The New Jersey Vietnam Veterans' Memorial in Holmdel Township, New Jersey is a monument honoring New Jersey natives who served in the Vietnam War, especially the 1,565 men and one woman who lost their lives or went missing in action. Dedicated in 1995, the Memorial is located on the grounds of the PNC Bank Arts Center. It is adjacent to the Vietnam Era Museum and Educational Center.

==History==
On January 21, 1986, New Jersey Governor Thomas Kean signed legislation appropriating $25,000 to administer a statewide competition for the design of a Vietnam veterans' memorial. The legislation also created the New Jersey Vietnam Veterans’ Memorial Committee, which was tasked with selecting the location for the memorial, raising funds for its construction, and holding a competition for the design of the memorial.

The Holmdel site was selected in 1986 and dedicated in 1987. From 1987 to 1988, a design contest was held; more than 400 entries were submitted. The winning design, submitted by Hien Nguyen, was chosen in 1988. Nguyen is a Vietnamese-American architect who fled Vietnam in 1975.

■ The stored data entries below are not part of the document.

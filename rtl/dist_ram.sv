// dist_ram: distributed (LUT) RAM with one synchronous write port and
// NRD asynchronous read ports.
//
// The core keeps its whole state in such memories instead of flip-flops: the
// KEY memory and the STATE memory are 32 x 8 bit each (one RAM32M-style
// slice), and the shuffling permutation is a 16 x 4 bit memory. A write takes
// effect at the rising clock edge when we is high; reads are combinational,
// so a read of the address being written returns the old word until the edge.
// The memory has no reset, as LUT RAM on an FPGA has none; the sequencer
// initialises every word before it reads it. Depth, width and the number of
// read ports are parameters; the defaults are the 32 x 8 memory of the
// architecture, the number of read ports is this implementation's choice.
module dist_ram #(
  parameter int unsigned DEPTH = 32,
  parameter int unsigned WIDTH = 8,
  parameter int unsigned NRD   = 2,
  localparam int unsigned AW   = $clog2(DEPTH)
) (
  input  logic                       clk,
  input  logic                       we,
  input  logic [AW-1:0]              waddr,
  input  logic [WIDTH-1:0]           wdata,
  input  logic [NRD-1:0][AW-1:0]     raddr,
  output logic [NRD-1:0][WIDTH-1:0]  rdata
);

  logic [WIDTH-1:0] mem [DEPTH];

  always_ff @(posedge clk) begin
    if (we) mem[waddr] <= wdata;
  end

  always_comb begin
    for (int i = 0; i < int'(NRD); i++) rdata[i] = mem[raddr[i]];
  end

endmodule
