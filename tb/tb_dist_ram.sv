// tb_dist_ram: checks the distributed RAM against an array model: writes
// land at the clock edge, reads are combinational on every port, a read of
// the address being written shows the old word until the edge.
module tb_dist_ram;
  localparam int unsigned DEPTH = 32, WIDTH = 8, NRD = 2;
  logic clk = 1'b0;
  logic we;
  logic [4:0] waddr;
  logic [7:0] wdata;
  logic [NRD-1:0][4:0] raddr;
  logic [NRD-1:0][7:0] rdata;
  logic [7:0] model [DEPTH];
  int checks = 0, failures = 0;

  always #5 clk = ~clk;

  dist_ram #(.DEPTH(DEPTH), .WIDTH(WIDTH), .NRD(NRD)) dut (.*);

  task automatic check(input bit ok, input string what);
    checks++;
    if (!ok) begin failures++; $display("FAIL: %s", what); end
  endtask

  initial begin
    we = 1'b0; waddr = '0; wdata = '0; raddr = '0;
    // fill
    for (int i = 0; i < DEPTH; i++) begin
      @(negedge clk);
      we = 1'b1; waddr = 5'(i); wdata = 8'($urandom); model[i] = wdata;
    end
    @(negedge clk);
    we = 1'b0;
    for (int i = 0; i < DEPTH; i++) begin
      raddr[0] = 5'(i); raddr[1] = 5'(DEPTH - 1 - i);
      #1;
      check(rdata[0] == model[i] && rdata[1] == model[DEPTH-1-i], "read after fill");
    end
    // random traffic
    for (int n = 0; n < 400; n++) begin
      @(negedge clk);
      we = 1'($urandom); waddr = 5'($urandom); wdata = 8'($urandom);
      raddr[0] = waddr; raddr[1] = 5'($urandom);
      #1;
      check(rdata[0] == model[raddr[0]], "old data before write edge");
      check(rdata[1] == model[raddr[1]], "second port");
      @(posedge clk);
      if (we) model[waddr] = wdata;
      #1;
      check(rdata[0] == model[raddr[0]], "data after write edge");
    end
    $display("TB_RESULT checks=%0d failures=%0d", checks, failures);
    $finish;
  end

  initial begin
    repeat (5000) @(posedge clk);
    failures++;
    $display("TB_RESULT checks=%0d failures=%0d", checks, failures);
    $finish;
  end
endmodule
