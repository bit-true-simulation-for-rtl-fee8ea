// tb_cordic_atan: self-checking test of the arctangent-mode CORDIC.
// Random vectors in all four quadrants, with magnitudes from 0.1 to 60, are
// compared with the floating-point atan2; the latency (ITER + 1 cycles) is
// checked, and masks of 8 bits must leave the angle's low bits zero.
module tb_cordic_atan;
  localparam int W = 24, FWL = 16, ITER = 16;
  localparam real SC = 2.0 ** FWL;
  logic clk = 0, rst_n = 0;
  logic in_valid, in_ready, out_valid, out_ready;
  logic signed [W-1:0] x_in, y_in, z_out;
  logic [7:0] mask_x, mask_y, mask_z;
  int checks = 0, failures = 0;

  cordic_atan #(.W(W), .FWL(FWL), .ITER(ITER)) dut (.*);

  always #5 clk = ~clk;

  function automatic real fabs(real v);
    return (v < 0.0) ? -v : v;
  endfunction

  function automatic real rnd(real lo, real hi);
    return lo + (hi - lo) * real'($urandom_range(0, 1000000)) / 1.0e6;
  endfunction

  task automatic run(real x, real y, int m, real tol);
    real ez, d;
    int cyc;
    x_in = W'($rtoi(x * SC)); y_in = W'($rtoi(y * SC));
    mask_x = 8'(m); mask_y = 8'(m); mask_z = 8'(m);
    in_valid = 1;
    @(posedge clk); while (!in_ready) @(posedge clk);
    #1 in_valid = 0;
    cyc = 1;
    while (!out_valid) begin @(posedge clk); #1; cyc++; end
    ez = $atan2(y, x);
    d = fabs(real'(z_out) / SC - ez);
    if (d > 3.14159265) d = 6.2831853 - d;   // +pi and -pi are the same angle
    checks++;
    if (d > tol) begin
      failures++;
      if (failures < 5) $display("atan2(%f,%f): got %f want %f", y, x, real'(z_out) / SC, ez);
    end
    checks++;
    if (cyc != ITER + 1) begin failures++; $display("latency %0d", cyc); end
    if (m > 0) begin
      checks++;
      if (z_out[7:0] != 0) failures++;
    end
    @(posedge clk); #1;
  endtask

  initial begin
    real r, a;
    in_valid = 0; out_ready = 1; x_in = 0; y_in = 0;
    mask_x = 0; mask_y = 0; mask_z = 0;
    repeat (3) @(posedge clk); #1 rst_n = 1;
    run(1.0, 0.0, 0, 0.001);
    run(-1.0, 0.001, 0, 0.002);
    run(0.0, -1.0, 0, 0.001);
    run(-2.0, -2.0, 0, 0.001);
    for (int t = 0; t < 300; t++) begin
      r = rnd(0.1, 60.0); a = rnd(-3.14, 3.14);
      run(r * $cos(a), r * $sin(a), 0, 0.002);
    end
    for (int t = 0; t < 50; t++) begin
      r = rnd(1.0, 60.0); a = rnd(-3.14, 3.14);
      run(r * $cos(a), r * $sin(a), 8, 0.1);
    end
    $display("TB_RESULT checks=%0d failures=%0d", checks, failures);
    $finish;
  end

  initial begin
    repeat (20000) @(posedge clk);
    failures++;
    $display("TB_RESULT checks=%0d failures=%0d", checks, failures);
    $finish;
  end
endmodule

Gov. Kean held groundbreaking ceremonies at the site on May 7, 1989. In May 1991, three statues to be included in the memorial were unveiled in Trenton; they were sculpted by Thomas Jay Warren. Construction on the memorial began on November 19, 1991. The memorial was dedicated on May 7, 1995. The May 7, 1995 date was chosen because it was the 20th anniversary of the end of the Vietnam War.

==Description==
The memorial is an open-air circular pavilion, 200 ft in diameter. Around the entire outside are 366 8 ft black granite panels, each one representing a day of the year. The casualties are listed according to what day they were killed. In the middle of the circular pavilion is a red oak, the state tree of New Jersey. This tree provides shade for three statues, one of a dying soldier, one of a nurse tending to his wounds, and one soldier standing at their sides. They represent those who died, the women in the war, and those who came back safely, respectively. They also represent multiple nationalities as the fallen soldier is white, the standing soldier is African American, and the nurse is Latino.

The stone panels are arranged so they are about 12 ft higher than the inner courtyard. The ten stairways and two ramps leading up to them intersect, as the designer did not want the pathways for the handicapped separate. These ramps are arranged in a double helix, each one ascending to the top in half of the circle. The two entrances to the memorial are tunnels, symbolizing the trip the soldiers took to Vietnam. The memorial is oriented so that the May Seventh panel, the day the war ended, points towards Vietnam.

==Museum and Educational Center==
The Vietnam Era Museum and Educational Center is adjacent to the memorial. According to one of the officials here, the state asked the designer of the Vietnam Veterans Memorial in Washington, D.C. what she would do over again given the chance to redesign the memorial. She said that, without an educational center explaining the war and turmoil in the country at that time, a memorial could be meaningless to passerby. This is the rationale for the existence of the facility. In 2010, the name of the center was changed from "Vietnam Era Educational Center" was changed to "Vietnam Era Museum & Educational Center".

The Vietnam Era Museum and Educational Center was dedicated in September 1998. The 5,000 sqft facility had a construction budget of $3.5 million; it was intended to provide a balanced view of the controversial war. When opened it was the only museum of its kind in the United States.